_Stored data entries_
________________________
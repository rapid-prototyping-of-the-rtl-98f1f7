// chol_ff: square-root-free and division-free Cholesky decomposition.
//
// The Hermitian positive definite K x K matrix G is factored as
//   G  ~  P * diag(D)^-1 * P^H ,
// where P is lower triangular and column k of P is column k of the k-th
// fraction-free Schur complement (A, B-bar, C-bar, D-bar of the 4x4 example
// in the document):
//   Y'(i,j) = Y(k,k)*Y(i,j) - Y(i,k)*conj(Y(j,k))      for i >= j > k.
// The true Cholesky factor is P with column k divided by sqrt(D(k)), so no
// square root or division is ever taken, and G^-1 ~ P^-H diag(D) P^-1: the
// diagonal matrix of the document's Eq. (8). D(k) is the product of the
// pivots up to k (D(0) = P(0,0), D(k) = D(k-1)*P(k,k) with the stage scalings
// accounted for), so only the inverse of P is still needed (tri_inv).
//
// Fixed point (this design's choice; the document only says the stages can be
// pipelined): each Schur complement is computed at full precision and then
// normalised by one common shift t(k) so that its largest diagonal entry
// fills the W-bit word. A common factor on a Schur complement only rescales
// the later columns of P, which is compensated in D: with d the running
// scale (d = 1 before stage 0),
//   D(k) = P(k,k) * d ,   d <- D(k) * 2^-t(k) .
// D(k) is carried as a W-bit mantissa and an exponent; at the output all D
// are aligned to the largest exponent and given as W-bit values with one
// common scale.
//
// Pipeline (as in the document's Fig. 9): stage k finishes column k and D(k)
// and updates the trailing block; there are K register stages, so a new
// matrix is accepted every cycle and out_valid follows in_valid by K cycles.
// Only the lower triangle of G is read; the upper triangle of P is zero.
// The running scale and exponents registered by the last stage (q_dm, q_de,
// q_xe) have no later stage to read them; they are left in the generate loop
// for uniformity and synthesis removes them.
module chol_ff
  import mimo_pkg::*;
#(
  parameter int K   = 4,
  parameter int W   = 24
) (
  input  logic                clk,
  input  logic                rst_n,
  input  logic                in_valid,
  input  logic signed [W-1:0] g_re  [K][K],
  input  logic signed [W-1:0] g_im  [K][K],
  output logic                out_valid,
  output logic signed [W-1:0] p_re  [K][K],
  output logic signed [W-1:0] p_im  [K][K],
  output logic signed [W-1:0] dlt   [K]
);

  // Input of the first stage: lower triangle of G.
  logic signed [W-1:0] i_re [K][K];
  logic signed [W-1:0] i_im [K][K];

  always_comb begin
    for (int i = 0; i < K; i++) begin
      for (int j = 0; j < K; j++) begin
        i_re[i][j] = (i >= j) ? g_re[i][j] : '0;
        i_im[i][j] = (i >  j) ? g_im[i][j] : '0;
      end
    end
  end

  localparam int EW = 16;  // exponent width

  for (genvar s = 0; s < K; s++) begin : g_stage
    // c_*: this stage's input, n_*: its result, q_*: its output register.
    // re/im: matrix, dm/de: running scale d, xm/xe: D(k) mantissa/exponent
    logic signed [W-1:0]  c_re [K][K];
    logic signed [W-1:0]  c_im [K][K];
    logic signed [W-1:0]  c_dm;
    logic signed [EW-1:0] c_de;
    logic signed [W-1:0]  c_xm [K];
    logic signed [EW-1:0] c_xe [K];
    logic                 c_v;
    logic signed [W-1:0]  n_re [K][K];
    logic signed [W-1:0]  n_im [K][K];
    logic signed [W-1:0]  n_dm;
    logic signed [EW-1:0] n_de;
    logic signed [W-1:0]  n_xm [K];
    logic signed [EW-1:0] n_xe [K];
    logic signed [W-1:0]  q_re [K][K];
    logic signed [W-1:0]  q_im [K][K];
    logic signed [W-1:0]  q_dm;
    logic signed [EW-1:0] q_de;
    logic signed [W-1:0]  q_xm [K];
    logic signed [EW-1:0] q_xe [K];
    logic                 q_v;

    if (s == 0) begin : g_src
      always_comb begin
        c_re = i_re;
        c_im = i_im;
        c_dm = W'(64'sd1 <<< (W - 2));       // d = 1
        c_de = EW'(-(W - 2));
        for (int i = 0; i < K; i++) begin
          c_xm[i] = '0;
          c_xe[i] = '0;
        end
        c_v = in_valid;
      end
    end else begin : g_src
      always_comb begin
        c_re = g_stage[s-1].q_re;
        c_im = g_stage[s-1].q_im;
        c_dm = g_stage[s-1].q_dm;
        c_de = g_stage[s-1].q_de;
        c_xm = g_stage[s-1].q_xm;
        c_xe = g_stage[s-1].q_xe;
        c_v  = g_stage[s-1].q_v;
      end
    end

    always_comb begin
      automatic longint piv;
      automatic longint prod;
      automatic longint emax;
      automatic longint dmax;
      automatic int     sd;
      automatic int     t;
      automatic cl_t    e [K][K];
      n_re = c_re;
      n_im = c_im;
      n_xm = c_xm;
      n_xe = c_xe;
      piv  = longint'(c_re[s][s]);
      // D(s) = P(s,s) * d, renormalised
      prod    = piv * longint'(c_dm);
      sd      = nshift(prod, W);
      n_xm[s] = W'(sat(shs(prod, sd), W));
      n_xe[s] = EW'(int'(c_de) + sd);
      // trailing Schur complement at full precision
      dmax = 0;
      for (int i = 0; i < K; i++) for (int j = 0; j < K; j++) e[i][j] = cmk(0, 0);
      for (int i = s + 1; i < K; i++) begin
        for (int j = s + 1; j <= i; j++) begin
          automatic cl_t yik;
          automatic cl_t yjk;
          yik = cmk(longint'(c_re[i][s]), longint'(c_im[i][s]));
          yjk = cmk(longint'(c_re[j][s]), longint'(c_im[j][s]));
          e[i][j] = csub(cscale(piv, cmk(longint'(c_re[i][j]), longint'(c_im[i][j]))),
                         cmul(yik, cconj(yjk)));
        end
        if (e[i][i].re > dmax) dmax = e[i][i].re;
      end
      // common normalisation of the trailing block
      t = nshift(dmax, W);
      for (int i = s + 1; i < K; i++) begin
        for (int j = s + 1; j <= i; j++) begin
          n_re[i][j] = W'(sat(shs(e[i][j].re, t), W));
          n_im[i][j] = (i == j) ? '0 : W'(sat(shs(e[i][j].im, t), W));
        end
      end
      // d <- D(s) * 2^-t
      n_dm = n_xm[s];
      n_de = EW'(int'(n_xe[s]) - t);
      // last stage: align all D(k) to the largest exponent
      if (s == K - 1) begin
        emax = longint'(n_xe[0]);
        for (int k = 1; k < K; k++) if (longint'(n_xe[k]) > emax) emax = longint'(n_xe[k]);
        for (int k = 0; k < K; k++) begin
          n_xm[k] = W'(shs(longint'(n_xm[k]), int'(emax - longint'(n_xe[k]))));
          n_xe[k] = EW'(emax);
        end
      end
    end

    always_ff @(posedge clk or negedge rst_n) begin
      if (!rst_n) q_v <= 1'b0;
      else        q_v <= c_v;
    end

    always_ff @(posedge clk) begin
      q_re <= n_re;
      q_im <= n_im;
      q_dm <= n_dm;
      q_de <= n_de;
      q_xm <= n_xm;
      q_xe <= n_xe;
    end
  end

  assign out_valid = g_stage[K-1].q_v;
  assign p_re      = g_stage[K-1].q_re;
  assign p_im      = g_stage[K-1].q_im;
  assign dlt       = g_stage[K-1].q_xm;

endmodule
________________________
_WHAT IS NEEDED_
The required output is every line above from the one with "d <- D(s) * 2^-t" down to the one with "q_de <= n_de;", restated word for word, ends included.

_WRITTEN SOLUTION_
      // d <- D(s) * 2^-t
      n_dm = n_xm[s];
      n_de = EW'(int'(n_xe[s]) - t);
      // last stage: align all D(k) to the largest exponent
      if (s == K - 1) begin
        emax = longint'(n_xe[0]);
        for (int k = 1; k < K; k++) if (longint'(n_xe[k]) > emax) emax = longint'(n_xe[k]);
        for (int k = 0; k < K; k++) begin
          n_xm[k] = W'(shs(longint'(n_xm[k]), int'(emax - longint'(n_xe[k]))));
          n_xe[k] = EW'(emax);
        end
      end
    end

    always_ff @(posedge clk or negedge rst_n) begin
      if (!rst_n) q_v <= 1'b0;
      else        q_v <= c_v;
    end

    always_ff @(posedge clk) begin
      q_re <= n_re;
      q_im <= n_im;
      q_dm <= n_dm;
      q_de <= n_de;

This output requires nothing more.